» INSTRUCTIONS FOR THE TASK: Beginning with the first line, transcribe the entries below exactly through the line containing "mid-bit, or a", inclusive.
---- PROVIDED DATA
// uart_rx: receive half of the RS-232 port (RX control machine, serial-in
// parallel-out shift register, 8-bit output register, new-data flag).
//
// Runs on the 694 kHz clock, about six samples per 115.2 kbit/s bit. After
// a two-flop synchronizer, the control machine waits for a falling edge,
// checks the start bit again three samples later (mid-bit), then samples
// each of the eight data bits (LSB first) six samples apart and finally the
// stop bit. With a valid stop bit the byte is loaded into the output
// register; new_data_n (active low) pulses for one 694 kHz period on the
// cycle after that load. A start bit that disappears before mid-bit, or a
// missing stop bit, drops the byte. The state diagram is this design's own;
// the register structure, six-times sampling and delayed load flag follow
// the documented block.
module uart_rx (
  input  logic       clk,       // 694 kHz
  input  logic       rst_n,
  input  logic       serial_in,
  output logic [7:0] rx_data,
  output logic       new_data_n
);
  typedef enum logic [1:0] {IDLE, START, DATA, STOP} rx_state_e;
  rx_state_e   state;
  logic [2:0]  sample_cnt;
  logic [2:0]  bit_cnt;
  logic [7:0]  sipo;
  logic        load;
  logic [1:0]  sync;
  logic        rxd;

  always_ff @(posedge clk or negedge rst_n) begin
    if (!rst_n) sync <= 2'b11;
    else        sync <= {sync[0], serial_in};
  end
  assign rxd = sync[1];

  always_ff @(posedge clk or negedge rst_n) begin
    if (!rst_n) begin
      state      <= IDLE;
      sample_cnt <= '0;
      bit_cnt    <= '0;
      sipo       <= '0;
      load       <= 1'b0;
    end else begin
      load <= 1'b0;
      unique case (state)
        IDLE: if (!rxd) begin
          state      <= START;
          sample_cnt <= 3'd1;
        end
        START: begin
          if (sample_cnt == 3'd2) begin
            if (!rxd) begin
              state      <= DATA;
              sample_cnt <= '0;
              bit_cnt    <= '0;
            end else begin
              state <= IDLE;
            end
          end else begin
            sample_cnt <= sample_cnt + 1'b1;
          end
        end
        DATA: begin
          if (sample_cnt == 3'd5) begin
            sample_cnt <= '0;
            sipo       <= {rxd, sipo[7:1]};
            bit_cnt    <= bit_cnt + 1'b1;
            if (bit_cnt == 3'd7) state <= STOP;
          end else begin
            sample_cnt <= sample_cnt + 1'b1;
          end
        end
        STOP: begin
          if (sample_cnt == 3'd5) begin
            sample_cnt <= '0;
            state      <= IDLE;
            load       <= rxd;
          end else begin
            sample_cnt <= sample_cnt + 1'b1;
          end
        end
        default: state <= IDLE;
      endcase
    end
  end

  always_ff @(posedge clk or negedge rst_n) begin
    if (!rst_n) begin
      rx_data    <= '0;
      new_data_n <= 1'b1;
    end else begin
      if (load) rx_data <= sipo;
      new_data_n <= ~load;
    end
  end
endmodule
--------
» SOLUTION:
// uart_rx: receive half of the RS-232 port (RX control machine, serial-in
// parallel-out shift register, 8-bit output register, new-data flag).
//
// Runs on the 694 kHz clock, about six samples per 115.2 kbit/s bit. After
// a two-flop synchronizer, the control machine waits for a falling edge,
// checks the start bit again three samples later (mid-bit), then samples
// each of the eight data bits (LSB first) six samples apart and finally the
// stop bit. With a valid stop bit the byte is loaded into the output
// register; new_data_n (active low) pulses for one 694 kHz period on the
// cycle after that load. A start bit that disappears before mid-bit, or a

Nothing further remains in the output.